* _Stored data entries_
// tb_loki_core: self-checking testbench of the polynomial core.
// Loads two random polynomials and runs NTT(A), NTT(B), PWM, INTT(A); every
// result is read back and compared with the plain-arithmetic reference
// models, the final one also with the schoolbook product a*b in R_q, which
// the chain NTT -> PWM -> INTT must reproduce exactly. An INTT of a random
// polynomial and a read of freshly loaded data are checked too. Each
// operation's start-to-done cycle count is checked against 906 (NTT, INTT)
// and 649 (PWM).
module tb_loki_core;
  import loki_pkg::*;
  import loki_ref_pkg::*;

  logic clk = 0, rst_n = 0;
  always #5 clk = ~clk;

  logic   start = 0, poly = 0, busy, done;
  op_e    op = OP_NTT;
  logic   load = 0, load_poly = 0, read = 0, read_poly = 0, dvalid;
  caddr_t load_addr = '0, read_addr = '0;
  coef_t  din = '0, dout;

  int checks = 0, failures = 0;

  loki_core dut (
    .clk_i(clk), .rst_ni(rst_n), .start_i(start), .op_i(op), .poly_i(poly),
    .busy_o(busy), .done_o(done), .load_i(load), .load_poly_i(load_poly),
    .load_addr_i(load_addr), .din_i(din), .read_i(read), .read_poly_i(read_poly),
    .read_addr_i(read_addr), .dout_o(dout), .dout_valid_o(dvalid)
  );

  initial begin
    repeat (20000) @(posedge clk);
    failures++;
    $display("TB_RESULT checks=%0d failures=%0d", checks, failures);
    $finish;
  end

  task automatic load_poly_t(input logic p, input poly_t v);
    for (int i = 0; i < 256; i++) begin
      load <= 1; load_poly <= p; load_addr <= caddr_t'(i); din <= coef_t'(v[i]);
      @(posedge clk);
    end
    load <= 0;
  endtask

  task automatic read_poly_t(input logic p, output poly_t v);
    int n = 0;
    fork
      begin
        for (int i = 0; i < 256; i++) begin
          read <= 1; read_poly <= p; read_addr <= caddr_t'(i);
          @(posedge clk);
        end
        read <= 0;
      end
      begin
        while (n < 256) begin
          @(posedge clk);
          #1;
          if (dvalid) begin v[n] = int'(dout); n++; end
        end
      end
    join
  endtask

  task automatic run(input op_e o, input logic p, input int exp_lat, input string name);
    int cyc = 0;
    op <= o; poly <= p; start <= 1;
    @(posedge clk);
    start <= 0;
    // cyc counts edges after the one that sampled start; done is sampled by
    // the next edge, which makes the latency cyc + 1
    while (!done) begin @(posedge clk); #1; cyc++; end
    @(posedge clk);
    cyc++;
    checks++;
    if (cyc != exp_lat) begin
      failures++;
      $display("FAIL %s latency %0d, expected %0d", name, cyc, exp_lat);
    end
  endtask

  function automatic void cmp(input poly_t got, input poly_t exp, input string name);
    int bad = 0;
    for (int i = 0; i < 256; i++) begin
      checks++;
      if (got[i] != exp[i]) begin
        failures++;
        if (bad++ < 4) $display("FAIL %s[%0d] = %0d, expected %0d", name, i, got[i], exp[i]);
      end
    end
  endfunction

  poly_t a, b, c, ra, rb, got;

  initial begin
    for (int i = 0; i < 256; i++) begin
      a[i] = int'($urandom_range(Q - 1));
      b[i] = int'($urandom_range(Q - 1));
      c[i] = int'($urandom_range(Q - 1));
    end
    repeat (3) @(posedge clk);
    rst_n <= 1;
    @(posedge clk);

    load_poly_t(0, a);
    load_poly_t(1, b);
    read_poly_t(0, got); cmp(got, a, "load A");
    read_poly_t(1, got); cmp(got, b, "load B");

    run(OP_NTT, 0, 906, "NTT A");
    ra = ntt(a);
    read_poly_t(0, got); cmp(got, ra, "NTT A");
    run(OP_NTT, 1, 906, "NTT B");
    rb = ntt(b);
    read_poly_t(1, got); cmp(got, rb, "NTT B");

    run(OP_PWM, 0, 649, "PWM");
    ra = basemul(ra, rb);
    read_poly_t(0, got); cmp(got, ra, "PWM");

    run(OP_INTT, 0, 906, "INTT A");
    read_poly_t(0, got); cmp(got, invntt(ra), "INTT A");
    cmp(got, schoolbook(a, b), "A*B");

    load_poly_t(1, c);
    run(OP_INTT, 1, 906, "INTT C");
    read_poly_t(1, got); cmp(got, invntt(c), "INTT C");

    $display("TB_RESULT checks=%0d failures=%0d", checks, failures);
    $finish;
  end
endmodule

* _Your assignment_
Of the lines above, extract only those from the line with "module tb_loki_core;" to the line with "load <= 1; load_poly", both included, exactly as written.

* _The completed task_
module tb_loki_core;
  import loki_pkg::*;
  import loki_ref_pkg::*;

  logic clk = 0, rst_n = 0;
  always #5 clk = ~clk;

  logic   start = 0, poly = 0, busy, done;
  op_e    op = OP_NTT;
  logic   load = 0, load_poly = 0, read = 0, read_poly = 0, dvalid;
  caddr_t load_addr = '0, read_addr = '0;
  coef_t  din = '0, dout;

  int checks = 0, failures = 0;

  loki_core dut (
    .clk_i(clk), .rst_ni(rst_n), .start_i(start), .op_i(op), .poly_i(poly),
    .busy_o(busy), .done_o(done), .load_i(load), .load_poly_i(load_poly),
    .load_addr_i(load_addr), .din_i(din), .read_i(read), .read_poly_i(read_poly),
    .read_addr_i(read_addr), .dout_o(dout), .dout_valid_o(dvalid)
  );

  initial begin
    repeat (20000) @(posedge clk);
    failures++;
    $display("TB_RESULT checks=%0d failures=%0d", checks, failures);
    $finish;
  end

  task automatic load_poly_t(input logic p, input poly_t v);
    for (int i = 0; i < 256; i++) begin
      load <= 1; load_poly <= p; load_addr <= caddr_t'(i); din <= coef_t'(v[i]);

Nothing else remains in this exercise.